To make the analysis more robust, the researchers then added these features to an existing catalog of about 150 characteristics used in constructing evolutionary relationships among arthropods based on neuroanatomical features.
"Greg plugged these characteristics into a computer-based cladistic analysis to ask, 'where does this fossil appear in a relational tree?'" Strausfeld said. "Our fossil of Alalcomenaeus came out with the modern chelicerates."
But according to Strausfeld, the story doesn't end there.
"The prominent appendages that gave the megacheirans their name were clearly used for grasping and holding and probably for sensory inputs. The parts of the brain that provide the wiring for where these large appendages arise are very large in this fossil. Based on their location, we can now say that the biting mouthparts in spiders and their relatives evolved from these appendages."
"Our new find is exciting because it shows that mandibulates (to which crustaceans belong) and chelicerates were already present as two distinct evolutionary trajectories 520 million years ago, which means their common ancestor must have existed much deeper in time," Strausfeld said. "We expect to find fossils of animals that have persisted from more ancient times, and I'm hopeful we will one day find the ancestral type of both the mandibulate and chelicerate nervous system ground patterns. They had to come from somewhere. Now the search is on."
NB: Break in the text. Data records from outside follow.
// vedic_mul4 -- unsigned 4x4-bit multiplier, Urdhva Tiryakbhyam (vertical and
// crosswise) method.
//
// How it works: the sixteen partial products a[i] & b[j] are formed at once by
// AND gates. Column k collects every product with i + j = k (the "vertical" and
// "crosswise" pairings of the sutra). Each column adds its products to the carries
// it receives and keeps bit 0 of that count as product bit p[k]. Bit 1 of the
// count goes to column k+1 and bit 2 goes straight to column k+2, so a column
// never waits for a carry to ripple through the one beside it. Product bit p[7]
// is what columns 5 and 6 pass beyond column 6.
//
// Column equations (cX = count of column X, "c1"/"c2" its bits 1 and 2):
//   c0 = a0b0
//   c1 = a1b0 + a0b1
//   c2 = a2b0 + a1b1 + a0b2                + c1.1
//   c3 = a3b0 + a2b1 + a1b2 + a0b3         + c2.1
//   c4 = a3b1 + a2b2 + a1b3                + c3.1 + c2.2
//   c5 = a3b2 + a2b3                       + c4.1 + c3.2
//   c6 = a3b3                              + c5.1 + c4.2
//   p7 = c6.1 | c5.2   (both never set together: the product fits in 8 bits)
// The AND array, the per-column adders and the forwarding of a column's carry to
// the next two columns follow the published architecture; the exact carry terms
// of each column are worked out here so that every product is exact.
//
// Interface: a[3:0], b[3:0] in, p[7:0] = a * b out. Purely combinational, no
// clock; the result is valid one gate-level settling time after the inputs.
module vedic_mul4 (
  input  logic [3:0] a,
  input  logic [3:0] b,
  output logic [7:0] p
);

  logic [3:0] pp [4];        // pp[i][j] = a[i] & b[j]
  logic [2:0] col [7];       // count of each column, products plus carries

  always_comb begin
    for (int i = 0; i < 4; i++)
      for (int j = 0; j < 4; j++)
        pp[i][j] = a[i] & b[j];
  end

  always_comb begin
    col[0] = {2'b0, pp[0][0]};
    col[1] = 3'(pp[1][0]) + 3'(pp[0][1]);
    col[2] = 3'(pp[2][0]) + 3'(pp[1][1]) + 3'(pp[0][2]) + 3'(col[1][1]);
    col[3] = 3'(pp[3][0]) + 3'(pp[2][1]) + 3'(pp[1][2]) + 3'(pp[0][3])
           + 3'(col[2][1]);
    col[4] = 3'(pp[3][1]) + 3'(pp[2][2]) + 3'(pp[1][3])
           + 3'(col[3][1]) + 3'(col[2][2]);
    col[5] = 3'(pp[3][2]) + 3'(pp[2][3])
           + 3'(col[4][1]) + 3'(col[3][2]);
    col[6] = 3'(pp[3][3]) + 3'(col[5][1]) + 3'(col[4][2]);
  end

  always_comb begin
    for (int k = 0; k < 7; k++)
      p[k] = col[k][0];
    p[7] = col[6][1] | col[5][2];
  end

endmodule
For this research project, Strausfeld teamed up with Gengo Tanaka of the Japan Agency for Marine-Earth Science and Technology in Yokosuka, Japan; Xianguang Hou, director of the Yunnan Key Laboratory for Paleobiology at Yunnan University in Kunming, China; and Hou's colleague Xiaoya Ma who is presently working with Gregory Edgecombe in the paleontology department of the Natural History Museum, London.
The work was supported by grants from the Natural Science Foundation of China (no. 40730211), Research in Education and Science from the Government of Japan (no. 21740370) and a Leverhulme Trust Research Project Grant (F/00 696/T) and also by the UA Center for Insect Science and a grant from the AFRL (FA86511010001) to Strausfeld.